[Given entries — start]
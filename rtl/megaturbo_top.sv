// megaturbo_top -- the MegaFlow classification engine (top-level classifier).
//
// Commands enter on two lanes. command_split sends searches to the search
// interface and inserts/deletes (host-computed memory writes) to the update
// bus. Each search header is broadcast to NUM_TREES tree pipelines, one per
// tree of the decision forest, plus one guarantee pipeline (tree index
// NUM_TREES), an initially empty tree kept as a fallback home for rules that
// fit nowhere else. All pipelines have the same fixed latency; result_mux
// merges their per-lane results into one final result per packet. Two
// packets are classified per cycle. Updates are written stage by stage into
// idle RAM port cycles and never stall the searches.
//
// Interface: cmd_valid/cmd/cmd_ready per lane; res_valid/res per lane, exactly
// top_latency(DEPTH) = 2*DEPTH+3 cycles after the search command; status
// outputs upd_busy (update bus holding a command), upd_wait (some stage
// holds a write until lane B leaves its RAM port free) and upd_fifo_full.
// Defaults are the main configuration: 8 trees, depth 11, binth 8. The
// command format, update FIFO and latency split are this design's choices.
module megaturbo_top
  import megaturbo_pkg::*;
#(
  parameter int NUM_TREES      = DEF_NUM_TREES,
  parameter int DEPTH          = DEF_DEPTH,
  parameter int BINTH          = DEF_BINTH,
  parameter int UPD_FIFO_DEPTH = 16
) (
  input  logic    clk,
  input  logic    rst_n,
  input  logic    cmd_valid [NUM_LANES],
  input  cmd_t    cmd       [NUM_LANES],
  output logic    cmd_ready [NUM_LANES],
  output logic    res_valid [NUM_LANES],
  output result_t res       [NUM_LANES],
  output logic    upd_busy,
  output logic    upd_wait,
  output logic    upd_fifo_full
);
  localparam int NUM_PIPES = NUM_TREES + 1;   // trees plus the guarantee pipeline

  tok_t    tok [NUM_LANES];
  logic    upd_valid, upd_ready;
  upd_t    upd;
  logic    p_ready [NUM_PIPES];
  logic    p_wait  [NUM_PIPES];
  logic    p_valid [NUM_PIPES][NUM_LANES];
  result_t p_res   [NUM_PIPES][NUM_LANES];

  command_split #(.FIFO_DEPTH(UPD_FIFO_DEPTH)) u_split (
    .clk, .rst_n, .cmd_valid, .cmd, .cmd_ready, .tok_out(tok),
    .upd_valid, .upd, .upd_ready, .fifo_full(upd_fifo_full)
  );

  for (genvar p = 0; p < NUM_PIPES; p++) begin : g_pipe
    logic [DEPTH:0] deferred;
    tree_pipeline #(.DEPTH(DEPTH), .BINTH(BINTH), .TREE_ID(p)) u_tree (
      .clk, .rst_n, .tok_in(tok), .res_valid(p_valid[p]), .res(p_res[p]),
      .upd_valid, .upd, .upd_ready(p_ready[p]), .upd_deferred(deferred)
    );
    assign p_wait[p] = |deferred;
  end

  always_comb begin
    upd_ready = 1'b1;
    upd_wait  = 1'b0;
    for (int p = 0; p < NUM_PIPES; p++) begin
      upd_ready = upd_ready & p_ready[p];
      upd_wait  = upd_wait | p_wait[p];
    end
  end
  assign upd_busy = upd_valid;

  result_mux #(.NUM_PIPES(NUM_PIPES)) u_mux (
    .clk, .rst_n, .in_valid(p_valid), .in_res(p_res),
    .out_valid(res_valid), .out_res(res)
  );
endmodule
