// Self-checking testbench for rev_or_gate: all 4 input combinations, y must
// be 1 exactly when a + b > 0.
module tb_rev_or_gate;
  logic a, b, y;
  logic [1:0] garbage;
  int checks = 0, failures = 0;

  rev_or_gate dut (.a(a), .b(b), .y(y), .garbage(garbage));

  initial begin : watchdog
    #10000;
    failures++;
    $display("TB_RESULT checks=%0d failures=%0d", checks, failures);
    $finish;
  end

  initial begin
    for (int i = 0; i < 4; i++) begin
      {a, b} = 2'(i);
      #1;
      checks++;
      if (y !== 1'(((i >> 1) + (i & 1)) > 0)) begin
        failures++;
        $display("FAIL ab=%b y=%b", 2'(i), y);
      end
    end
    $display("TB_RESULT checks=%0d failures=%0d", checks, failures);
    $finish;
  end
endmodule
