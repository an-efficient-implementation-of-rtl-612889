// 2x2 Urdhva Tiryagbhyam ("vertically and crosswise") multiplier from five
// Peres gates and one Feynman gate.
//   vertical:   a0b0 -> q0,  a1b1
//   crosswise:  a1b0 ^ a0b1 -> q1 (the second crosswise Peres gate takes the
//               first one's AND on its c input)
//   upper bits: a third Peres gate ANDs a0b0 with a1b1 (the carry of the
//               crosswise column, since a0b1 & a1b0 = a0a1b0b1) and a Feynman
//               gate gives q3 = that carry, q2 = a1b1 ^ carry.
// The gate network follows the published 2x2 schematic; the pin order of the
// middle Peres gate (a = a0b0, b = a1b1, c = 0) is the one that makes the
// product right. Combinational; q = a * b.
module ut_mult_2x2 (
  input  logic [1:0] a,
  input  logic [1:0] b,
  output logic [3:0] q
);
  logic p00, p11, p10, c_mid;
  logic [8:0] g;

  // vertical products
  peres_gate u_p00 (.a(a[0]), .b(b[0]), .c(1'b0), .p(g[0]), .q(g[1]), .r(p00));
  peres_gate u_p11 (.a(a[1]), .b(b[1]), .c(1'b0), .p(g[2]), .q(g[3]), .r(p11));
  // crosswise products, XORed through the c input of the second gate
  peres_gate u_p10 (.a(a[1]), .b(b[0]), .c(1'b0), .p(g[4]), .q(g[5]), .r(p10));
  peres_gate u_p01 (.a(a[0]), .b(b[1]), .c(p10),  .p(g[6]), .q(g[7]), .r(q[1]));
  // upper bits: carry of the crosswise column and its sum with a1b1
  peres_gate   u_mid (.a(p00), .b(p11), .c(1'b0), .p(q[0]), .q(g[8]), .r(c_mid));
  feynman_gate u_cn  (.a(c_mid), .b(p11), .p(q[3]), .q(q[2]));

endmodule
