// Self-checking testbench for ut_mult_2x2: applies all 4x4 operand
// pairs and compares the product with integer multiplication.
module tb_ut_mult_2x2;
  logic [1:0] a, b;
  logic [3:0] q;
  int checks = 0, failures = 0;

  ut_mult_2x2 dut (.a(a), .b(b), .q(q));

  task automatic apply(input logic [1:0] x, input logic [1:0] y);
    a = x; b = y;
    #1;
    checks++;
    if (int'(q) != int'(x) * int'(y)) begin
      failures++;
      if (failures < 10) $display("FAIL %0d * %0d gave %0d", x, y, q);
    end
  endtask

  initial begin : watchdog
    #1000000;
    failures++;
    $display("TB_RESULT checks=%0d failures=%0d", checks, failures);
    $finish;
  end

  initial begin
    for (int x = 0; x < 4; x++)
      for (int y = 0; y < 4; y++)
        apply(2'(x), 2'(y));

    $display("TB_RESULT checks=%0d failures=%0d", checks, failures);
    $finish;
  end
endmodule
[Given entries — finish]
What to do
Retype exactly, and only, the lines above from the one where "one Feynman gate." occurs up to and including the one where "its c input)" occurs.

Response area
// Peres gates and one Feynman gate.
//   vertical:   a0b0 -> q0,  a1b1
//   crosswise:  a1b0 ^ a0b1 -> q1 (the second crosswise Peres gate takes the
//               first one's AND on its c input)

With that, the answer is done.